The Securities and Exchange Commission's controversial climate disclosure rule, which never took effect, is on track for formal rescission under the Trump administration, marking a significant victory for critics who argue the mandate was an ideological overreach rather than a genuine investor protection measure.
The proposed regulation, introduced during the Biden era, would have required virtually all public companies—and indirectly many private ones—to report climate-related risks from their own greenhouse gas emissions and broader economy-wide impacts. The rule drew fierce opposition from business groups, legal scholars, and policymakers who argued it imposed massive compliance costs and litigation threats with little tangible benefit.
Benjamin Zycher, a senior fellow at the American Enterprise Institute, described the rule's underlying premise as “preposterous,” noting that any single firm's emissions are far too small to affect global climate patterns. He added that even under the Environmental Protection Agency's most extreme models, total U.S. emissions produce effects that are “either undetectable or barely detectable.”
The final rule, issued in March 2024, was significantly scaled back from the original proposal—dropping requirements for supply-chain emissions—but still faced immediate legal challenges. It was stayed and never enforced. The Trump SEC, under Chairman Paul Atkins, has neither enforced nor defended it, and has now notified the U.S. Court of Appeals for the Eighth Circuit that it “does not intend to renew its defense.”
Atkins has signaled a broader shift in regulatory philosophy, telling Congress he aims to “re-anchor disclosures in materiality so that investment decisions can turn on economic signals rather than on regulatory noise.” He noted that public companies already spend $2.7 billion annually on filings, and that outdated compliance demands can obscure useful information.

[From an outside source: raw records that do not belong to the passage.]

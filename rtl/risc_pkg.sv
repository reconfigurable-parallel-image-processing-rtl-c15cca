// risc_pkg: instruction set of the control RISC processor.
//
// 32-bit instructions: op[31:26] rd[25:22] rs[21:18] rt[17:14] imm[15:0]
// (R-type uses rt, I-type uses imm; the fields overlap and never both).
// Three classes, as the published processor divides them:
//   general arithmetic  ADD SUB AND OR XOR SLL SRL ADDI LUI ORI BEQ BNE JMP
//                       IN OUT HALT
//   configuration       CFGHI (stage bits 39..32 of a configuration word),
//                       CFGW  (configuration memory[rs] = {staged, rt}),
//                       IDXW  (configuration memory index[rs] = rt),
//                       FTW   (function table[imm[7:0]] = rs[15:0])
//   image processing    CUST  (send function table[imm[7:0]] to the PE array;
//                              imm[8] = 1: following instructions wait until
//                              the array has finished), SYNC (wait until the
//                              PE array is idle)
// The encoding is this design's own.
package risc_pkg;
  typedef enum logic [5:0] {
    OP_NOP   = 6'h00,
    OP_ADD   = 6'h01, OP_SUB = 6'h02, OP_AND = 6'h03, OP_OR  = 6'h04,
    OP_XOR   = 6'h05, OP_SLL = 6'h06, OP_SRL = 6'h07,
    OP_ADDI  = 6'h08, OP_LUI = 6'h09, OP_ORI = 6'h0A,
    OP_BEQ   = 6'h10, OP_BNE = 6'h11, OP_JMP = 6'h12,
    OP_IN    = 6'h18, OP_OUT = 6'h19,
    OP_CFGHI = 6'h20, OP_CFGW = 6'h21, OP_IDXW = 6'h22, OP_FTW = 6'h23,
    OP_CUST  = 6'h28, OP_SYNC = 6'h29,
    OP_HALT  = 6'h3F
  } rop_e;

  function automatic logic [31:0] enc_r(rop_e op, logic [3:0] rd, logic [3:0] rs, logic [3:0] rt);
    return {op, rd, rs, rt, 14'd0};
  endfunction

  function automatic logic [31:0] enc_i(rop_e op, logic [3:0] rd, logic [3:0] rs, logic [15:0] imm);
    return {op, rd, rs, 2'd0, imm};
  endfunction
endpackage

The political winds have clearly turned. After decades of climate alarmism predicting imminent catastrophes, public opinion polls show Americans now rank economic growth and healthcare costs—issues like those raised by Senator Cassidy in his push for medical debt reform—far above climate action. This shift has emboldened opponents of green mandates, who argue that climate policy is often a vehicle for leftist ideological goals unrelated to environmental protection.
Zycher warns that without congressional action to sharply limit the SEC's authority, a future administration could revive similar rules. “What is needed is actual legislation from Congress imposing sharp limits on the ability of the SEC to require such useless and costly mandates,” he wrote.
The SEC has already begun the formal rescission process, notifying the Office of Management and Budget in May of its intent. The move aligns with broader efforts to roll back climate-related regulations across the federal government, including court challenges to youth climate lawsuits and the dismantling of climate research labs.